What number of lines in the records below hold the word "asynchronous"? Give that number alone.

-------- Record set --------

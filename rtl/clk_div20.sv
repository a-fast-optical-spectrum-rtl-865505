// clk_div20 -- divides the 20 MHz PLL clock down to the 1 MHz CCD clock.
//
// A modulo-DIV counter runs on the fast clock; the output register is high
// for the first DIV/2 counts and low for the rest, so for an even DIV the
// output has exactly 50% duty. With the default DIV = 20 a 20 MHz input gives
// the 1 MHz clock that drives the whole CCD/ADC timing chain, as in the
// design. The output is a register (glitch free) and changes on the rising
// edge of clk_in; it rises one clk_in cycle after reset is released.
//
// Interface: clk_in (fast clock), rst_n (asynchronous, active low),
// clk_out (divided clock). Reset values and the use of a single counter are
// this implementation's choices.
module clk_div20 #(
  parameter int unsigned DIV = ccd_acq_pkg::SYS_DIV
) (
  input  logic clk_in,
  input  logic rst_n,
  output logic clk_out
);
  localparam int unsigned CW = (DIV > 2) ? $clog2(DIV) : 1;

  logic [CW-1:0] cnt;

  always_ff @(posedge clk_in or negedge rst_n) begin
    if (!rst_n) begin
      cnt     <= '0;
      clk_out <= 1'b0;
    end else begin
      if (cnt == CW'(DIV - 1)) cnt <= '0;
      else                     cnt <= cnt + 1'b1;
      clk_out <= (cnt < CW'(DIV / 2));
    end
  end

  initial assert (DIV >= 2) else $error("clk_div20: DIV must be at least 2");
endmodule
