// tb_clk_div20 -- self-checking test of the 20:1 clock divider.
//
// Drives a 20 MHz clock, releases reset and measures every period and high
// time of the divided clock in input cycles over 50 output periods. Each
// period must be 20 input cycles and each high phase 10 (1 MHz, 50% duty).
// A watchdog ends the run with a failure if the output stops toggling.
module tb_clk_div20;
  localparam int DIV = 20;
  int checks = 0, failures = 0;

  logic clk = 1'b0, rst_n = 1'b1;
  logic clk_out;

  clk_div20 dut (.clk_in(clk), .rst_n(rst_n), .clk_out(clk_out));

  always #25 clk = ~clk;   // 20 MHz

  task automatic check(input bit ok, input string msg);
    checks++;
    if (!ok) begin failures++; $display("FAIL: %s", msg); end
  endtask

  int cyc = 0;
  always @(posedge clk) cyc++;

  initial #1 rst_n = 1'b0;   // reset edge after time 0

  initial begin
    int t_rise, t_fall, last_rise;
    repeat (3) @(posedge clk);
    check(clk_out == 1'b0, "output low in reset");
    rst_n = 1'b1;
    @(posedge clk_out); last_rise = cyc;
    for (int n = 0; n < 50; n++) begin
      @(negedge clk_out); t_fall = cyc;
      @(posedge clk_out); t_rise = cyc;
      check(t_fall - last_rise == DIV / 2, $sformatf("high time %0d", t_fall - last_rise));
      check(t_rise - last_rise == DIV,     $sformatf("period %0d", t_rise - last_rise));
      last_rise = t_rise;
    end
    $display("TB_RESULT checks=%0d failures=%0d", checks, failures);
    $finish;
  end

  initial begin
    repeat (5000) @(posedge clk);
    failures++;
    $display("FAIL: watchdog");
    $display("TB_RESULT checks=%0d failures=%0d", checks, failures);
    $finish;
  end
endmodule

--------
-------- Record set --------

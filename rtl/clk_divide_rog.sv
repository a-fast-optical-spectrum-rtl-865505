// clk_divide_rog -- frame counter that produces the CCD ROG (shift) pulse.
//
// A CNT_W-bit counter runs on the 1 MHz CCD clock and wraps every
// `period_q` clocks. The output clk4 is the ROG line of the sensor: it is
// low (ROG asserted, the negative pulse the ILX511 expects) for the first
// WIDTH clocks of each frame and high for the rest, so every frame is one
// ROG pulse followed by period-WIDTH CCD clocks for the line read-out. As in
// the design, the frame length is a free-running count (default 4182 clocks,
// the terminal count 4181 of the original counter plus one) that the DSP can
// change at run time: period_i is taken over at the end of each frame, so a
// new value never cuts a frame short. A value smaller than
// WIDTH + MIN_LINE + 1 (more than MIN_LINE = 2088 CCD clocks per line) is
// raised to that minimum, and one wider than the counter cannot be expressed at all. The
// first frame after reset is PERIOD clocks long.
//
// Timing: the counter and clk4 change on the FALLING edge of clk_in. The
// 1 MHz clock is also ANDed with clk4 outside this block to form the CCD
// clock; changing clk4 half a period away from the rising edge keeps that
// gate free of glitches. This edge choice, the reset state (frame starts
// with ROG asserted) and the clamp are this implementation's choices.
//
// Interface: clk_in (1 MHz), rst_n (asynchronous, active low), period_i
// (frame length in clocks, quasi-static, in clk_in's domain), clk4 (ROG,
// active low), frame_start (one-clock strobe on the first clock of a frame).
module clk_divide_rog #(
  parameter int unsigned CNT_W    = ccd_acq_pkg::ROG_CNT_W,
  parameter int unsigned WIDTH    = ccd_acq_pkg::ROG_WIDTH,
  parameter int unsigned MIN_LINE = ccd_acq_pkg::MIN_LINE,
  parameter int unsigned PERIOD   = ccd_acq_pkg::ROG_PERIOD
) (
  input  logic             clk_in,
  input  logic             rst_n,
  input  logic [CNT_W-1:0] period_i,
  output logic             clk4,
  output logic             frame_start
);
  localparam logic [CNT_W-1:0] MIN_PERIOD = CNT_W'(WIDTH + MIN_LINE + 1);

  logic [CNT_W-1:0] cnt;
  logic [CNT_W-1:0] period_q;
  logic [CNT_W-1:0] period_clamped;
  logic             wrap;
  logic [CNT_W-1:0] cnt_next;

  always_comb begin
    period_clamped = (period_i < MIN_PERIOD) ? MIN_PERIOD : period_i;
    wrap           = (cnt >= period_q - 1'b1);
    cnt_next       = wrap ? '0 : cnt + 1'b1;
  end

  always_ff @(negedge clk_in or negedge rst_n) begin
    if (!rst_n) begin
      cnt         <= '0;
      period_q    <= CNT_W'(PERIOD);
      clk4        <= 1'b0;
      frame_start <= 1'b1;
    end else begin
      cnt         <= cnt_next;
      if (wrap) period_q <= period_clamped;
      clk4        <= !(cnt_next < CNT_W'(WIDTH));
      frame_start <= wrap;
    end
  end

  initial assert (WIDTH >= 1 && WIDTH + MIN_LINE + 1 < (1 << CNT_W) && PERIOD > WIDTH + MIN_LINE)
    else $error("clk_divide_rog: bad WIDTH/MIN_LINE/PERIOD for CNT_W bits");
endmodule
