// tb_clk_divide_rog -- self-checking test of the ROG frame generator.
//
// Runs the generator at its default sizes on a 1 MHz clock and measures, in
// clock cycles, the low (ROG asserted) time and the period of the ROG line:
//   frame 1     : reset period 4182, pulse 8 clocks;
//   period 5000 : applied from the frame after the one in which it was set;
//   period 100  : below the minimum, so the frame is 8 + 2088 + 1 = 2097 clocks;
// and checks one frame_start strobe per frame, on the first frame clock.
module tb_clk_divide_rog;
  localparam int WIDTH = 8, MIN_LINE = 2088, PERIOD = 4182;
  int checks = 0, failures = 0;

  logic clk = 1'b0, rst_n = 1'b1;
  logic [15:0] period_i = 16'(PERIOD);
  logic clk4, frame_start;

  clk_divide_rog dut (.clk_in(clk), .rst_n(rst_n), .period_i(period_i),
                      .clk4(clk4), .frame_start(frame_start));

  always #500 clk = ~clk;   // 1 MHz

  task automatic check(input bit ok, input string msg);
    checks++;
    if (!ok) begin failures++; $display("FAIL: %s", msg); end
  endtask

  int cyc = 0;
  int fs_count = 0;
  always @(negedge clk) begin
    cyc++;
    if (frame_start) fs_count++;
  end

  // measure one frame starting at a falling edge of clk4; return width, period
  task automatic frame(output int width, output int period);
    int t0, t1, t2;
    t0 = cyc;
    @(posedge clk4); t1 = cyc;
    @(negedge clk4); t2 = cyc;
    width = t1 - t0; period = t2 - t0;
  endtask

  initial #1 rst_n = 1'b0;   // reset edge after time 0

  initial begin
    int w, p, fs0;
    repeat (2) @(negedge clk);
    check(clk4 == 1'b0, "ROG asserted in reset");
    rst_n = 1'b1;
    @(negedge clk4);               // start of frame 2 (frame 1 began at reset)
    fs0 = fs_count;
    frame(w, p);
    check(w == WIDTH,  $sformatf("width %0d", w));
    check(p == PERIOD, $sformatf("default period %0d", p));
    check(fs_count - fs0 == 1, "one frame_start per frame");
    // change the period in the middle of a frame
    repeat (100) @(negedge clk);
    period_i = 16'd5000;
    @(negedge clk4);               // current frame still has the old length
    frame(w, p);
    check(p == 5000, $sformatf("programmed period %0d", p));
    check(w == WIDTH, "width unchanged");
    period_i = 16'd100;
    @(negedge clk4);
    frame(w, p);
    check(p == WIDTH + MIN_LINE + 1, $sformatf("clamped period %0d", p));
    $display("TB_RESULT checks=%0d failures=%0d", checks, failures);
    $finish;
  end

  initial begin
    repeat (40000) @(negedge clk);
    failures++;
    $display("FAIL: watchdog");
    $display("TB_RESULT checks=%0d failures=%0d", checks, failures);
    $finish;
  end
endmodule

--------
-------- Record set --------

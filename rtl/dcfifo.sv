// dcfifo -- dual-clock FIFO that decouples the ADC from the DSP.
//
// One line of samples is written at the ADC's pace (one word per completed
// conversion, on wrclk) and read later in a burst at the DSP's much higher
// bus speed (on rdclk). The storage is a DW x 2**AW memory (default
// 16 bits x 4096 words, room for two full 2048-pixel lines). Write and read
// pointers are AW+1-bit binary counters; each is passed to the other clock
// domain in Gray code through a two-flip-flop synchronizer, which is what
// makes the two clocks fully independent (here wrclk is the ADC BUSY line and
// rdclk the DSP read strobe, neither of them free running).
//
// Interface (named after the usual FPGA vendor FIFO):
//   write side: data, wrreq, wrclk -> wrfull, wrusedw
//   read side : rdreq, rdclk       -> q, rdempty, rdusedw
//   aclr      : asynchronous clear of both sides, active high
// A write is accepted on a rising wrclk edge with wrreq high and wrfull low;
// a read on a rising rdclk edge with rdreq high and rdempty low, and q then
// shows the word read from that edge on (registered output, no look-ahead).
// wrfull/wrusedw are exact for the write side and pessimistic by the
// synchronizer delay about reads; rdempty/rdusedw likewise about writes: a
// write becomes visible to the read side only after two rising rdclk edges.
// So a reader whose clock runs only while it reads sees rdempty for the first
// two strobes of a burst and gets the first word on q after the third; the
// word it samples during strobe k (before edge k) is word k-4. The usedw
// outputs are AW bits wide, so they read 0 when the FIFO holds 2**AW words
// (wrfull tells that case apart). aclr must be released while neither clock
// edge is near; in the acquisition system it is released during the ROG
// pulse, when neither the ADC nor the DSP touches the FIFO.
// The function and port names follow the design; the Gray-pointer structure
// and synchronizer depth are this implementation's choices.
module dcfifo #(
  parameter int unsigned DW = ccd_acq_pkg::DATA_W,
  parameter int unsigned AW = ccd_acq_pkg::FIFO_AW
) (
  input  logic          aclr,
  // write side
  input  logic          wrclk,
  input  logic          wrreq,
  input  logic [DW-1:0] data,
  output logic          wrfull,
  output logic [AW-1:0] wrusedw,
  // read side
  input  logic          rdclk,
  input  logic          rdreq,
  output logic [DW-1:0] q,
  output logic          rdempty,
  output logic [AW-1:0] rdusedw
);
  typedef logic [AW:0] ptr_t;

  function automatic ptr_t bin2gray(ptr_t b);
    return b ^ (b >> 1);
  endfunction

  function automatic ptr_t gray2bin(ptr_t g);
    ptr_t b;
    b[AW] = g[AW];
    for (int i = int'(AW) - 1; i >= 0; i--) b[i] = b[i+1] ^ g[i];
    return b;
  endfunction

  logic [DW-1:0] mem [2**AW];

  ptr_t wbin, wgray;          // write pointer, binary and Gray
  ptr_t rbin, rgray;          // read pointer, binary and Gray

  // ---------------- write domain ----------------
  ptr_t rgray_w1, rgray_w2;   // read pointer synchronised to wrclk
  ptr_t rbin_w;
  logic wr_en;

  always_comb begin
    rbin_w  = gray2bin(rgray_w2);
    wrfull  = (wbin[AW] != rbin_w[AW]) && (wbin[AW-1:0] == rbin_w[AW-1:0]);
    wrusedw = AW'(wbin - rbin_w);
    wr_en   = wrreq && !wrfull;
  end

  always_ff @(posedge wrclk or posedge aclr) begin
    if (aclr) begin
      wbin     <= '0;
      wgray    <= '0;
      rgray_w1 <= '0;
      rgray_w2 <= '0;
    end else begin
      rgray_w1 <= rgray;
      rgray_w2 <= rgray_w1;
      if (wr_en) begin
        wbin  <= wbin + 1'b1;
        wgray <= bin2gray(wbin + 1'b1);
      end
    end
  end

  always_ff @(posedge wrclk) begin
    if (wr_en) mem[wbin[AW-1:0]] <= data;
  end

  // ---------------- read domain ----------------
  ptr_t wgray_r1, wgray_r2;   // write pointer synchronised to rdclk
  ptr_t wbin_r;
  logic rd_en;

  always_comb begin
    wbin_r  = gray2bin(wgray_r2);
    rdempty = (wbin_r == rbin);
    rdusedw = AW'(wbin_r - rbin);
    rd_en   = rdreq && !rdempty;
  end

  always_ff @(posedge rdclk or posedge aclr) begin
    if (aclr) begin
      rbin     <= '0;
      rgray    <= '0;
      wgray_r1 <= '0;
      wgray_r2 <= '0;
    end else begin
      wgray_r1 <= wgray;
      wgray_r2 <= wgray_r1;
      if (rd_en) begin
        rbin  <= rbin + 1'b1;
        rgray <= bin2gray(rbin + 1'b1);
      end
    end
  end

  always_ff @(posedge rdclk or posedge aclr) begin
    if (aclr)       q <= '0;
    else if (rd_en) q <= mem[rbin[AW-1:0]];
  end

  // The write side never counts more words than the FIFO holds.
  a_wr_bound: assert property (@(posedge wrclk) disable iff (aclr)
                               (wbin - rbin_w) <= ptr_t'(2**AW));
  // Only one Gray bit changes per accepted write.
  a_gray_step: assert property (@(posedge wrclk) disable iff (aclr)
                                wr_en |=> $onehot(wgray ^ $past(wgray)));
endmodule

--------

## Answer space
3